From the records below, state how many lines hold the string "what", without any other text.

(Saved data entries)
● ● ● ● ●
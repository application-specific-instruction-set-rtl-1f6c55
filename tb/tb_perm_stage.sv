// tb_perm_stage: self-checking test of the permutation stage.
// Checks the reset table (rotations, broadcasts, reversal), then loads a
// table from tb/perm_example.hex through the write port (entry 1 is the
// order 2,3,1,0) and checks out[i] = in[entry[i]] for both operands with
// random vectors and addresses. A second instance is preloaded from the
// same file at reset (INIT_FILE) and must hold the same table.
module tb_perm_stage;
  localparam int W = 4, DW = 32, PD = 16;
  logic clk = 0, rst_n = 0;
  logic                pm_we;
  logic [3:0]          pm_waddr, paddr1, paddr2;
  logic [W-1:0][1:0]   pm_wdata;
  logic [W-1:0][DW-1:0] vin1, vin2, vout1, vout2;
  logic [7:0]          table_q [PD];
  int checks = 0, failures = 0;

  logic [W-1:0][DW-1:0] vf1, vf2;

  perm_stage #(.SIMD_W(W), .DATA_W(DW), .PERM_DEPTH(PD)) dut (.*);

  perm_stage #(.SIMD_W(W), .DATA_W(DW), .PERM_DEPTH(PD), .INIT_FILE("tb/perm_example.hex")) dut_f (
    .clk, .rst_n, .pm_we(1'b0), .pm_waddr('0), .pm_wdata('0),
    .paddr1, .paddr2, .vin1, .vin2, .vout1(vf1), .vout2(vf2)
  );

  always #5 clk = ~clk;

  initial begin
    repeat (10000) @(posedge clk);
    failures++;
    $display("TB_RESULT checks=%0d failures=%0d", checks, failures);
    $finish;
  end

  task automatic check(input logic cond, input string what);
    checks++;
    if (!cond) begin failures++; $display("FAIL %s", what); end
  endtask

  // source index of output element i for default entry p
  function automatic int def_src(input int p, input int i);
    if (p < W) return (i + p) % W;
    if (p < 2 * W) return p - W;
    return W - 1 - i;
  endfunction

  initial begin
    pm_we = 0; pm_waddr = '0; pm_wdata = '0; paddr1 = '0; paddr2 = '0;
    for (int i = 0; i < W; i++) begin vin1[i] = 32'(100 + i); vin2[i] = 32'(200 + i); end
    repeat (2) @(posedge clk);
    rst_n = 1;
    @(negedge clk);
    for (int p = 0; p < PD; p++) begin
      paddr1 = 4'(p); paddr2 = 4'((p + 5) % PD);
      #1;
      for (int i = 0; i < W; i++) begin
        check(vout1[i] == 32'(100 + def_src(p, i)), "default table op1");
        check(vout2[i] == 32'(200 + def_src((p + 5) % PD, i)), "default table op2");
      end
    end
    // the instance preloaded from the file holds the file's table from reset
    $readmemh("tb/perm_example.hex", table_q);
    for (int p = 0; p < PD; p++) begin
      paddr1 = 4'(p); paddr2 = 4'((p + 3) % PD);
      #1;
      for (int i = 0; i < W; i++) begin
        check(vf1[i] == vin1[table_q[p][2*i +: 2]], "preloaded table op1");
        check(vf2[i] == vin2[table_q[(p + 3) % PD][2*i +: 2]], "preloaded table op2");
      end
    end
    // load the same table through the write port
    for (int p = 0; p < PD; p++) begin
      @(negedge clk);
      pm_we = 1; pm_waddr = 4'(p); pm_wdata = table_q[p];
    end
    @(negedge clk);
    pm_we = 0;
    // the example from the description: 2,3,1,0
    paddr1 = 4'd1; paddr2 = 4'd0;
    #1;
    check(vout1[0] == 102 && vout1[1] == 103 && vout1[2] == 101 && vout1[3] == 100, "2,3,1,0");
    check(vout2[0] == 200 && vout2[3] == 203, "identity");
    for (int n = 0; n < 500; n++) begin
      for (int i = 0; i < W; i++) begin vin1[i] = $urandom; vin2[i] = $urandom; end
      paddr1 = 4'($urandom); paddr2 = 4'($urandom);
      #1;
      for (int i = 0; i < W; i++) begin
        check(vout1[i] == vin1[table_q[paddr1][2*i +: 2]], "loaded table op1");
        check(vout2[i] == vin2[table_q[paddr2][2*i +: 2]], "loaded table op2");
      end
    end
    $display("TB_RESULT checks=%0d failures=%0d", checks, failures);
    $finish;
  end
endmodule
● ● ● ● ●
OUTPUT BELOW:
2